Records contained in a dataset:
━━━━

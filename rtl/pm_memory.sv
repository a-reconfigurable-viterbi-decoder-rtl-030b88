// pm_memory: path (state) metric memory of the forward processor.
//
// Two banks of 32 rows; a row holds the metrics of 8 consecutive states
// (row r = states 8r..8r+7). During a trellis stage one bank is read and the
// other written, and the roles swap every stage (rd_bank). Two read ports give
// the 16 predecessor metrics of one segment: port 1 reads row 2t, port 2 row
// 2t+1, feeding ACS 0-3 and ACS 4-7. The write port stores the 8 new metrics
// of segment t in the other bank.
//
// While init is high (the first stage after a start) the read ports return the
// start metrics instead of the bank contents: 0 for state 0 and -INIT_PENALTY
// for all others, since the encoder starts in state 0.
//
// The banked, dual-read/single-write organisation follows the source
// architecture, which used SRAM macros; here the banks are arrays with
// asynchronous read and synchronous write, and the init substitution is this
// design's choice.
module pm_memory
  import viterbi_pkg::*;
#(
  parameter int ROWS = 32
) (
  input  logic                    clk,
  input  logic                    rd_bank,
  input  logic                    init,
  input  logic [$clog2(ROWS)-1:0] rd_row1,
  input  logic [$clog2(ROWS)-1:0] rd_row2,
  output pm_t                     rd_data1 [NUM_ACS],
  output pm_t                     rd_data2 [NUM_ACS],
  input  logic                    we,
  input  logic [$clog2(ROWS)-1:0] wr_row,
  input  pm_t                     wr_data  [NUM_ACS]
);

  pm_t bank0 [ROWS][NUM_ACS];
  pm_t bank1 [ROWS][NUM_ACS];

  always_ff @(posedge clk) begin
    if (we) begin
      for (int i = 0; i < NUM_ACS; i++) begin
        if (rd_bank) bank0[wr_row][i] <= wr_data[i];
        else         bank1[wr_row][i] <= wr_data[i];
      end
    end
  end

  function automatic pm_t start_metric(logic [$clog2(ROWS)-1:0] row, int lane);
    return (row == '0 && lane == 0) ? pm_t'(0) : pm_t'(-INIT_PENALTY);
  endfunction

  always_comb begin
    for (int i = 0; i < NUM_ACS; i++) begin
      if (init) begin
        rd_data1[i] = start_metric(rd_row1, i);
        rd_data2[i] = start_metric(rd_row2, i);
      end else if (rd_bank) begin
        rd_data1[i] = bank1[rd_row1][i];
        rd_data2[i] = bank1[rd_row2][i];
      end else begin
        rd_data1[i] = bank0[rd_row1][i];
        rd_data2[i] = bank0[rd_row2][i];
      end
    end
  end

endmodule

━━━━

• [EXERCISE BRIEF]
Every entry is to be transcribed exactly as it stands.

• [RESPONSE AREA]
filename rtl/pm_memory.sv
repository a-reconfigurable-viterbi-decoder-rtl-030b88
// pm_memory: path (state) metric memory of the forward processor.
//
// Two banks of 32 rows; a row holds the metrics of 8 consecutive states
// (row r = states 8r..8r+7). During a trellis stage one bank is read and the
// other written, and the roles swap every stage (rd_bank). Two read ports give
// the 16 predecessor metrics of one segment: port 1 reads row 2t, port 2 row
// 2t+1, feeding ACS 0-3 and ACS 4-7. The write port stores the 8 new metrics
// of segment t in the other bank.
//
// While init is high (the first stage after a start) the read ports return the
// start metrics instead of the bank contents: 0 for state 0 and -INIT_PENALTY
// for all others, since the encoder starts in state 0.
//
// The banked, dual-read/single-write organisation follows the source
// architecture, which used SRAM macros; here the banks are arrays with
// asynchronous read and synchronous write, and the init substitution is this
// design's choice.
module pm_memory
  import viterbi_pkg::*;
#(
  parameter int ROWS = 32
) (
  input  logic                    clk,
  input  logic                    rd_bank,
  input  logic                    init,
  input  logic [$clog2(ROWS)-1:0] rd_row1,
  input  logic [$clog2(ROWS)-1:0] rd_row2,
  output pm_t                     rd_data1 [NUM_ACS],
  output pm_t                     rd_data2 [NUM_ACS],
  input  logic                    we,
  input  logic [$clog2(ROWS)-1:0] wr_row,
  input  pm_t                     wr_data  [NUM_ACS]
);

  pm_t bank0 [ROWS][NUM_ACS];
  pm_t bank1 [ROWS][NUM_ACS];

  always_ff @(posedge clk) begin
    if (we) begin
      for (int i = 0; i < NUM_ACS; i++) begin
        if (rd_bank) bank0[wr_row][i] <= wr_data[i];
        else         bank1[wr_row][i] <= wr_data[i];
      end
    end
  end

  function automatic pm_t start_metric(logic [$clog2(ROWS)-1:0] row, int lane);
    return (row == '0 && lane == 0) ? pm_t'(0) : pm_t'(-INIT_PENALTY);
  endfunction

  always_comb begin
    for (int i = 0; i < NUM_ACS; i++) begin
      if (init) begin
        rd_data1[i] = start_metric(rd_row1, i);
        rd_data2[i] = start_metric(rd_row2, i);
      end else if (rd_bank) begin
        rd_data1[i] = bank1[rd_row1][i];
        rd_data2[i] = bank1[rd_row2][i];
      end else begin
        rd_data1[i] = bank0[rd_row1][i];
        rd_data2[i] = bank0[rd_row2][i];
      end
    end
  end

endmodule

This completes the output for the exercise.